Representation Fréchet Loss for Visual Generation
For generative model practitioners, this work provides a practical training objective that improves visual quality and reveals limitations of FID as an evaluation metric.
The authors show that Fréchet Distance can be effectively optimized as a training objective by decoupling population size from batch size, achieving 0.72 FID on ImageNet 256x256 with a one-step generator and enabling multi-step generators to be repurposed into strong one-step generators without distillation or adversarial training.

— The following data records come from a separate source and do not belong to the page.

// Shared types and constants of the decision based median filter system.
//
// A pixel is an 8-bit grayscale value. Salt and pepper noise shows up as
// the two extreme values, PIX_MIN (0, pepper) and PIX_MAX (255, salt); any
// value strictly between them is an information (noise free) pixel.
// A 3x3 window is a packed array of nine pixels in raster order:
//   index 0 1 2   top row
//         3 4 5   middle row, 4 is the centre (the pixel being processed)
//         6 7 8   bottom row
// filt_case_e names the decision the filter took for a window; it is
// exported for observation and test only.
package dbmf_pkg;

  typedef logic [7:0] pixel_t;
  typedef pixel_t [8:0] window_t;

  localparam pixel_t PIX_MIN = 8'd0;
  localparam pixel_t PIX_MAX = 8'd255;
  localparam int unsigned WIN_N = 9;
  localparam int unsigned CENTRE = 4;

  typedef enum logic [2:0] {
    FC_CLEAN   = 3'd0,  // centre is an information pixel: kept
    FC_UNIFORM = 3'd1,  // centre is 0/255 and the whole window equals it: kept
    FC_MEAN    = 3'd2,  // every pixel is 0 or 255: mean of the window
    FC_NEAREST = 3'd3,  // more than half the window corrupted: nearest information pixel
    FC_MEDIAN  = 3'd4   // otherwise: median of the information pixels
  } filt_case_e;

  // Host command bytes understood by the controller.
  localparam logic [7:0] CMD_LOAD  = 8'h4C;  // 'L': W*H image bytes follow
  localparam logic [7:0] CMD_START = 8'h53;  // 'S': filter and send back

  function automatic logic is_noise(pixel_t p);
    return (p == PIX_MIN) || (p == PIX_MAX);
  endfunction

endpackage
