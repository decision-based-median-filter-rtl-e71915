// System controller: host command decoding, image scan and send-back.
//
// The host talks to the system over the UART with two command bytes
// (dbmf_pkg::CMD_LOAD and CMD_START); any other byte received while idle
// is ignored.
//   LOAD  ('L'): the next IMG_W*IMG_H received bytes are the noisy image in
//                raster order; they are written to the input RAM.
//   START ('S'): the image in the input RAM is filtered into the output RAM
//                and then sent back, IMG_W*IMG_H bytes in raster order.
// Filtering scans the image padded by one pixel on every side, the padding
// replicating the nearest border pixel: padded coordinate (py, px), with
// py in 0..IMG_H+1 and px in 0..IMG_W+1, reads image pixel
// (clamp(py-1), clamp(px-1)). One read is issued per clock, so the scan
// takes (IMG_H+2)*(IMG_W+2) clocks; the RAM's one-clock read latency is
// matched by delaying the read strobe into the window generator. Every
// filter result is written to the output RAM at the next sequential
// address (results arriving outside a scan are not written). When all IMG_W*IMG_H results are written, the controller reads
// the output RAM one byte at a time and hands each byte to the UART
// transmitter as soon as it is ready.
//
// busy is high in every state but IDLE. rst is synchronous.
// The published design has the host send a start signal over the UART, the image
// held in RAM, filtered and sent back; the command codes, the border
// replication and the sequencing are this design's choices.
module dbmf_ctrl
  import dbmf_pkg::*;
#(
  parameter int unsigned IMG_W = 125,
  parameter int unsigned IMG_H = 60,
  localparam int unsigned NPIX = IMG_W * IMG_H,
  localparam int unsigned AW   = $clog2(NPIX)
) (
  input  logic          clk,
  input  logic          rst,
  // UART receiver
  input  logic          rx_valid,
  input  logic [7:0]    rx_data,
  // UART transmitter
  input  logic          tx_ready,
  output logic          tx_send,
  output logic [7:0]    tx_data,
  // input image RAM
  output logic          in_we,
  output logic [AW-1:0] in_waddr,
  output pixel_t        in_wdata,
  output logic [AW-1:0] in_raddr,
  input  pixel_t        in_rdata,
  // window generator
  output logic          wg_start,
  output logic          wg_valid,
  output pixel_t        wg_pix,
  // filter result
  input  logic          f_valid,
  input  pixel_t        f_med,
  // output image RAM
  output logic          out_we,
  output logic [AW-1:0] out_waddr,
  output pixel_t        out_wdata,
  output logic [AW-1:0] out_raddr,
  input  pixel_t        out_rdata,
  output logic          busy
);

  typedef enum logic [2:0] {S_IDLE, S_LOAD, S_SCAN, S_DRAIN, S_SEND_RD, S_SEND_TX} state_e;

  localparam int unsigned PXW = $clog2(IMG_W + 2);
  localparam int unsigned PYW = $clog2(IMG_H + 2);

  state_e         state;
  logic [AW-1:0]  cnt;        // load / send byte counter
  logic [PXW-1:0] px;
  logic [PYW-1:0] py;
  logic [AW-1:0]  row_base;   // clamp(py-1) * IMG_W
  logic [AW-1:0]  col;        // clamp(px-1)
  logic           rd_pend;    // a scan read was issued last clock
  logic [AW-1:0]  wr_cnt;     // filter results written

  // ---- scan address ----
  always_comb begin
    if (px == '0)                     col = '0;
    else if (px == PXW'(IMG_W + 1))   col = AW'(IMG_W - 1);
    else                              col = AW'(px) - AW'(1);
  end

  // ---- RAM and UART outputs ----
  assign in_we     = (state == S_LOAD) && rx_valid;
  assign in_waddr  = cnt;
  assign in_wdata  = rx_data;
  assign in_raddr  = row_base + col;

  assign wg_start  = (state == S_IDLE);
  assign wg_valid  = rd_pend;
  assign wg_pix    = in_rdata;

  assign out_we    = f_valid && (state == S_SCAN || state == S_DRAIN);
  assign out_waddr = wr_cnt;
  assign out_wdata = f_med;
  assign out_raddr = cnt;

  assign tx_send   = (state == S_SEND_TX) && tx_ready;
  assign tx_data   = out_rdata;

  assign busy      = (state != S_IDLE);

  always_ff @(posedge clk) begin
    if (rst) begin
      state    <= S_IDLE;
      cnt      <= '0;
      px       <= '0;
      py       <= '0;
      row_base <= '0;
      rd_pend  <= 1'b0;
      wr_cnt   <= '0;
    end else begin
      rd_pend <= (state == S_SCAN);
      if (out_we) wr_cnt <= wr_cnt + 1'b1;

      unique case (state)
        S_IDLE: begin
          cnt      <= '0;
          px       <= '0;
          py       <= '0;
          row_base <= '0;
          wr_cnt   <= '0;
          if (rx_valid && rx_data == CMD_LOAD)  state <= S_LOAD;
          if (rx_valid && rx_data == CMD_START) state <= S_SCAN;
        end
        S_LOAD: begin
          if (rx_valid) begin
            if (cnt == AW'(NPIX - 1)) begin
              cnt   <= '0;
              state <= S_IDLE;
            end else begin
              cnt <= cnt + 1'b1;
            end
          end
        end
        S_SCAN: begin
          if (px == PXW'(IMG_W + 1)) begin
            px <= '0;
            py <= py + 1'b1;
            // rows 1..IMG_H of the padded frame map to image rows 0..IMG_H-1
            if (py != '0 && py < PYW'(IMG_H)) row_base <= row_base + AW'(IMG_W);
            if (py == PYW'(IMG_H + 1)) state <= S_DRAIN;
          end else begin
            px <= px + 1'b1;
          end
        end
        S_DRAIN: begin
          if (f_valid && wr_cnt == AW'(NPIX - 1)) begin
            cnt   <= '0;
            state <= S_SEND_RD;
          end
        end
        S_SEND_RD: begin
          // out_raddr = cnt was presented this clock; data is valid next clock
          state <= S_SEND_TX;
        end
        S_SEND_TX: begin
          if (tx_ready) begin
            if (cnt == AW'(NPIX - 1)) begin
              state <= S_IDLE;
            end else begin
              cnt   <= cnt + 1'b1;
              state <= S_SEND_RD;
            end
          end
        end
        default: state <= S_IDLE;
      endcase
    end
  end

endmodule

We show that Fréchet Distance (FD), long considered impractical as a training objective, can in fact be effectively optimized in the representation space. Our idea is simple: decouple the population size for FD estimation (e.g., 50k) from the batch size for gradient computation (e.g., 1024). We term this approach FD-loss. Optimizing FD-loss reveals several surprising findings. First, post-training a base generator with FD-loss in different representation spaces consistently improves visual quality. Under the Inception feature space, a one-step generator achieves0.72 FID on ImageNet 256x256. Second, the same FD-loss repurposes multi-step generators into strong one-step generators without teacher distillation, adversarial training or per-sample targets. Third, FID can misrank visual quality: modern representations can yield better samples despite worse Inception FID. This motivates FDr$^k$, a multi-representation metric. We hope this work will encourage further exploration of distributional distances in diverse representation spaces as both training objectives and evaluation metrics for generative models.